Last Friday, five local educators explored the theme of “Why I Teach” in front of a live audience at The Arts at Marks Garage. Through their personal narratives, we were reminded that teachers — in and out of the classroom — have a profound impact on our lives. 

Civil Beat’s Hawaii Storytellers featured Christina Torres and others talking about why they teach.

Cory Lum/Civil Beat

This installment featured:

• Douglas Kiang, a computer science teacher at Punahou School, spoke about education beyond the “teachable moments” and the power of creating a community with his students.

• Keil Oberlander, a college and career preparedness teacher at Waianae High School, shared his story about connecting with young learners by valuing them as people first and foremost.
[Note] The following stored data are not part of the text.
// tb_pie_decoder: sends PIE frames with random Tari (8..48 cycles), data-1 lengths between 1.5
// and 2 Tari, RTcal = data-0 + data-1 and, for half of the frames, a TRcal between 1.1 and 3
// RTcal; checks rtcal, trcal, pivot = RTcal/2, end_prea and every decoded bit, and that the bit
// strobe comes one cycle after the rising edge that ends a symbol.
module tb_pie_decoder;
  import rfid_pkg::*;
  logic clk = 1'b0, rst = 1'b1, en = 1'b0, din = 1'b1;
  logic bo, bs, ep;
  logic [CNT_W-1:0] rtcal, trcal, pivot;
  int checks = 0, failures = 0;
  pie_decoder dut (.clk, .rst, .en, .data_in(din), .bit_out(bo), .bit_strobe(bs), .end_prea(ep),
                   .rtcal, .trcal, .pivot);
  always #5 clk = ~clk;
  initial begin
    repeat (400000) @(posedge clk);
    failures++;
    $display("TB_RESULT checks=%0d failures=%0d", checks, failures);
    $finish;
  end
  task automatic chk(input bit c, input string s);
    checks++;
    if (!c) begin failures++; $display("FAIL: %s", s); end
  endtask

  bit got[$];
  int rise_cycle = -10, cyc = 0, strobe_delay_bad = 0;
  logic din_q = 1'b1;
  always @(posedge clk) begin
    cyc <= cyc + 1;
    din_q <= din;
    if (din && !din_q) rise_cycle <= cyc;
    if (bs && !rst) begin
      got.push_back(bo);
      if (cyc - rise_cycle != 1) strobe_delay_bad++;
    end
  end

  task automatic sym(input int len, input int pw);
    din = 1'b1; repeat (len - pw) @(posedge clk);
    din = 1'b0; repeat (pw) @(posedge clk);
  endtask

  initial begin
    int tari, one, rt, tr, pw;
    bit bits[$];
    bit with_tr;
    repeat (3) @(posedge clk); rst = 1'b0; en = 1'b1;
    repeat (3) @(posedge clk);
    for (int f = 0; f < 40; f++) begin
      tari = 8 + $urandom % 41;
      one  = (3 * tari + 1) / 2 + $urandom % (tari / 2 + 1);
      rt   = tari + one;
      tr   = (11 * rt + 9) / 10 + 1 + $urandom % (2 * rt - (11 * rt + 9) / 10);
      pw   = tari / 2;
      with_tr = f % 2;
      bits = {};
      for (int i = 0; i < 10 + $urandom % 30; i++) bits.push_back(1'($urandom));
      got = {};
      din = 1'b1; repeat (20) @(posedge clk);
      din = 1'b0; repeat (24) @(posedge clk);   // delimiter
      sym(tari, pw);
      sym(rt, pw);
      if (with_tr) sym(tr, pw);
      foreach (bits[i]) sym(bits[i] ? one : tari, pw);
      din = 1'b1; repeat (3) @(posedge clk);
      chk(ep, "end_prea");
      chk(rtcal == CNT_W'(rt), $sformatf("rtcal %0d expected %0d", rtcal, rt));
      chk(pivot == CNT_W'(rt / 2), "pivot = RTcal/2");
      if (with_tr) chk(trcal == CNT_W'(tr), $sformatf("trcal %0d expected %0d", trcal, tr));
      chk(got.size() == bits.size(), $sformatf("%0d bits decoded, %0d sent", got.size(), bits.size()));
      foreach (bits[i]) if (i < got.size()) chk(got[i] == bits[i], $sformatf("bit %0d", i));
      en = 1'b0; @(posedge clk); en = 1'b1;   // decoder disabled between frames
      @(posedge clk);
      chk(!ep, "end_prea cleared when disabled");
    end
    chk(strobe_delay_bad == 0, "bit strobe one cycle after the rising edge");
    $display("TB_RESULT checks=%0d failures=%0d", checks, failures);
    $finish;
  end
endmodule
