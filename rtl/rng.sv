// rng: 16-bit pseudo-random number source for RN16 values, handles and slot counters.
// A maximal-length Fibonacci LFSR (taps 16, 14, 13, 11) that advances every master cycle while
// enabled, so the value seen by the core depends on how long the tag has been powered and on the
// reader's timing. The document only names a random number generator; the LFSR is this design's
// choice. q never becomes zero. Reset loads the seed.
module rng #(
  parameter logic [15:0] SEED = 16'hACE1
) (
  input  logic        clk,
  input  logic        rst,
  input  logic        en,
  output logic [15:0] q
);
  logic fb;
  assign fb = q[15] ^ q[13] ^ q[12] ^ q[10];

  always_ff @(posedge clk) begin
    if (rst)     q <= SEED;
    else if (en) q <= {q[14:0], fb};
  end
endmodule
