// tb_rng: the generator must never reach zero, must hold its value while disabled, must
// produce many distinct values and must return to its seed after exactly 65535 steps
// (a maximal-length sequence) and not before.
module tb_rng;
  logic clk = 1'b0, rst = 1'b1, en = 1'b0;
  logic [15:0] q;
  int checks = 0, failures = 0;
  rng #(.SEED(16'hACE1)) dut (.clk, .rst, .en, .q);
  always #5 clk = ~clk;
  initial begin
    repeat (200000) @(posedge clk);
    failures++;
    $display("TB_RESULT checks=%0d failures=%0d", checks, failures);
    $finish;
  end
  task automatic chk(input bit c, input string s);
    checks++;
    if (!c) begin failures++; $display("FAIL: %s", s); end
  endtask
  initial begin
    int period = 0, zeros = 0, ones = 0;
    bit seen [logic [15:0]];
    @(posedge clk); #1 rst = 1'b0;
    chk(q == 16'hACE1, "seed after reset");
    repeat (5) @(posedge clk);
    #1 chk(q == 16'hACE1, "holds while disabled");
    en = 1'b1;
    do begin
      @(posedge clk); #1;
      period++;
      if (q == 0) zeros++;
      if (q[0]) ones++;
      if (period <= 4096) seen[q] = 1;
    end while (q != 16'hACE1 && period < 70000);
    chk(zeros == 0, "never zero");
    chk(period == 65535, $sformatf("period %0d", period));
    chk(seen.num() == 4096, "distinct values");
    chk(ones == 32768, $sformatf("bit 0 set in %0d of the states", ones));
    $display("TB_RESULT checks=%0d failures=%0d", checks, failures);
    $finish;
  end
endmodule
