// sar_adc: behavioural model of the 10-bit successive-approximation ADC (a mixed-signal block;
// the comparator and DAC are modelled by comparing the trial code with vin_code).
// The ADC is clocked by clk_adc (one tick per rising edge, given here as clk_adc_en) and halves
// it internally, so one conversion step takes two ticks. A conversion takes CONV_CYCLES steps:
// one to sample, BITS trials from the MSB down, and one to publish. While powerdown is low the
// ADC converts back to back; after each conversion adc_dout is updated and adc_data_ready pulses
// for one master cycle. The resolution, the internal /2 and the 12-cycle conversion follow the
// document; back-to-back operation under powerdown control is this design's reading of it.
module sar_adc #(
  parameter int BITS        = 10,
  parameter int CONV_CYCLES = 12
) (
  input  logic            clk,
  input  logic            rst,
  input  logic            clk_adc_en,
  input  logic            powerdown,
  input  logic [BITS-1:0] vin_code,
  output logic [BITS-1:0] adc_dout,
  output logic            adc_data_ready
);
  logic            half;       // internal divide-by-2 of clk_adc
  logic [3:0]      step;
  logic [BITS-1:0] sample, sar, trial;

  assign trial = sar | (BITS'(1) << (4'(BITS) - step));

  always @(posedge clk) begin
    adc_data_ready <= 1'b0;
    if (rst || powerdown) begin
      half <= 1'b0;
      step <= '0;
      sar  <= '0;
      if (rst) adc_dout <= '0;
    end else if (clk_adc_en) begin
      half <= ~half;
      if (half) begin
        if (step == 4'd0) begin
          sample <= vin_code;
          sar    <= '0;
          step   <= 4'd1;
        end else if (step <= 4'(BITS)) begin
          if (trial <= sample) sar <= trial;
          step <= step + 1'b1;
        end else begin
          step <= (step == 4'(CONV_CYCLES - 1)) ? 4'd0 : step + 1'b1;
          if (step == 4'(CONV_CYCLES - 1)) begin
            adc_dout       <= sar;
            adc_data_ready <= 1'b1;
          end
        end
      end
    end
  end
endmodule
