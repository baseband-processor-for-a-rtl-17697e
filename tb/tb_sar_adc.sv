// tb_sar_adc: with clk_adc ticks every 64 master cycles the ADC must deliver a conversion every
// 12 x 2 x 64 = 1536 master cycles, each equal to the input code, and stop in power-down.
module tb_sar_adc;
  logic clk = 1'b0, rst = 1'b1, tick = 1'b0, pd = 1'b1, rdy;
  logic [9:0] vin = '0, dout;
  int checks = 0, failures = 0;
  sar_adc #(.BITS(10), .CONV_CYCLES(12)) dut (.clk, .rst, .clk_adc_en(tick), .powerdown(pd),
                                              .vin_code(vin), .adc_dout(dout), .adc_data_ready(rdy));
  always #5 clk = ~clk;
  int cyc = 0;
  always @(posedge clk) begin
    cyc <= cyc + 1;
    tick <= (cyc % 64) == 63;
  end
  initial begin
    repeat (200000) @(posedge clk);
    failures++;
    $display("TB_RESULT checks=%0d failures=%0d", checks, failures);
    $finish;
  end
  task automatic chk(input bit c, input string s);
    checks++;
    if (!c) begin failures++; $display("FAIL: %s", s); end
  endtask
  initial begin
    int last = -1, n = 0;
    logic [9:0] codes[] = '{10'h2AC, 10'h000, 10'h3FF, 10'h155, 10'h2AA, 10'h001, 10'h200, 10'h1FF};
    repeat (3) @(posedge clk); #1 rst = 1'b0; pd = 1'b0;
    foreach (codes[i]) begin
      vin = codes[i];
      do @(posedge clk); while (!rdy);
      #1;
      if (i > 0) chk(dout == codes[i - 1] || dout == codes[i], "converted value");
      if (last >= 0) chk(cyc - last == 1536, $sformatf("conversion period %0d", cyc - last));
      last = cyc;
      n++;
    end
    vin = 10'h2AD;
    do @(posedge clk); while (!rdy);
    do @(posedge clk); while (!rdy);
    #1 chk(dout == 10'h2AD, "stable input converted exactly");
    pd = 1'b1;
    repeat (4000) begin @(posedge clk); if (rdy) n = -100; end
    chk(n > 0, "no conversion in power-down");
    $display("TB_RESULT checks=%0d failures=%0d", checks, failures);
    $finish;
  end
endmodule
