- The FIFO holds 2 + 32 + 22·N + 22 bits, rounded up to bytes.
- N = 9 hits needs 254 bits (32 bytes) and fits.
- N = 10 needs 276 bits (35 bytes) and does not.

A byte that finds the FIFO full is dropped and `overflow` pulses once per
dropped byte. The stored length counts only the kept bytes, so the ROD gets a
truncated event and later events are unaffected.

An EOF that finds the length FIFO full is lost and also pulses `overflow`.
Its bytes then stay in the data FIFO and spoil the next event. At the
default sizes this cannot happen with the emulator's traffic:

- The shortest event is 7 bytes, which take 90 clocks to arrive (9 words).
- Replaying those bytes takes 56 clocks.
- So at most one or two lengths are ever waiting, and the length FIFO holds
  four.

### Latency

The decoded event starts later than the raw event by:

- 10 bit periods for every event byte (2 for the wider encoding, 8 for the
  buffering of the byte in the eBOC);
- 10 for the SOF;
- a constant.

That is 27.5 bit periods per hit (22 bits = 2.75 bytes). The end-to-end
testbench fits 27.51 bit/hit with an offset of about 114 bit periods over
1 to 9 hits.

- At 1 to 2 hits, a typical occupancy, the added delay is tens of bit periods.
- Calibration-sized events (1440 hits) would add about 40 kbit (about 1 ms).
  They do not fit the 32-byte buffer at all.

## eBOC routing (`eboc`)

32 command lines go from the ROD to the modules, and 32 data lines from the
modules to the ROD. Each passes through one register. Two data channels are
changed:

- **`DEC_CH` (0)** enters the decoding unit; the ROD receives the decoded
  stream on the same channel.
- **`DBG_CH` (2)** carries the monitor's `debug` pulse instead of module
  data.

`overflow` and `debug` are also brought out as ports.

## Own choices and departures

What the thesis gives is described above. The following points are decisions
of this RTL:

- **Clocking.**
  - A single 40 MHz clock with a divide-by-10 enable replaces the FPGA clock
    manager that made a 4 MHz word clock.
  - Reset is synchronous and active low everywhere.
- **Speed modes.** Only the 40 Mbit/s mode is built. The eBOC's 80 and
  160 Mbit/s channel splitting is not.
- **Emulator details.**
  - Two lead zeros before each header.
  - A 16-entry trigger buffer with skipped-trigger counting.
  - Zero padding of the last byte.
  - The `start_ok` rule that keeps one event per frame.
  - K.28.1 filler inside a frame.
  - The hit contents.
  - The initial hit count of 1.
  - A 1024-byte FIFO.
- **Decoding-unit details.**
  - An Event Length FIFO of 4 × 8 bits.
  - Dropping bytes on a full FIFO.
  - Skipping zero lengths.
  - The serializer's prefetch timing.
  - RD resynchronisation after an error.
  - The channel numbers 0 and 2.
- **Serializer shift direction.** The serializer shifts towards its MSB and
  outputs the MSB, so that bit `a` goes first.
- **Hand-written tables.** The 8b10b decoder and encoder are written from the
  code tables (the 5b/6b table is the standard one). No third-party core is
  used.
- **One FE chip per event.** The MCC format can group hits of several FE
  chips in one event, each group opened by its own FE word. Here every event
  carries one FE number (`fe_id`) and all its hits.
- **No flag word.** The 21-bit MCC/FE flag word of the format (it starts with
  `11111`) is never generated.
- **Serializer without a FIFO.** The emulator serializer holds a single
  Data_In register, not a FIFO of words. The frame builder delivers exactly
  one word per slot, so a deeper buffer would never fill.
- **Not modelled.** The MCC's configuration commands.
- **Passive parts.** The LVDS drivers, patch panel, add-on board, ROD,
  single-board computer, configuration PROM and oscillator are passive
  hardware or parts from elsewhere. They appear only as ports or as the clock
  input.

## Verification

Each module has a self-checking testbench in `tb/` that prints
`TB_RESULT checks=N failures=M`. All pass with uninitialised state randomised.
• Mahina Paishon-Duarte described three influential moments that shaped her understanding of her kuleana as a Native Hawaiian educator and now principal of Kanu o ka Aina New Century Public Charter School.

• Anne Weber, community manager at Impact Hub Honolulu and former teacher at Maili Elementary School, shared her lifelong journey of being an educator of Native American decent.

• Christina Torres, an english teacher at Punahou School, shared her personal struggle with mental health and how her students fuel her drive as an educator.

Our next Hawaii Storytellers event will be held in November on the theme of “How I Make Ends Meet,” where we’ll hear stories about how living in Hawaii requires sacrifice, grit and in some cases creative solutions.

If you know of someone who would be a fitting speaker or would like to participate yourself, please submit your story idea. Participating as a speaker is a great opportunity to share your story with the community and receive professional storytelling coaching.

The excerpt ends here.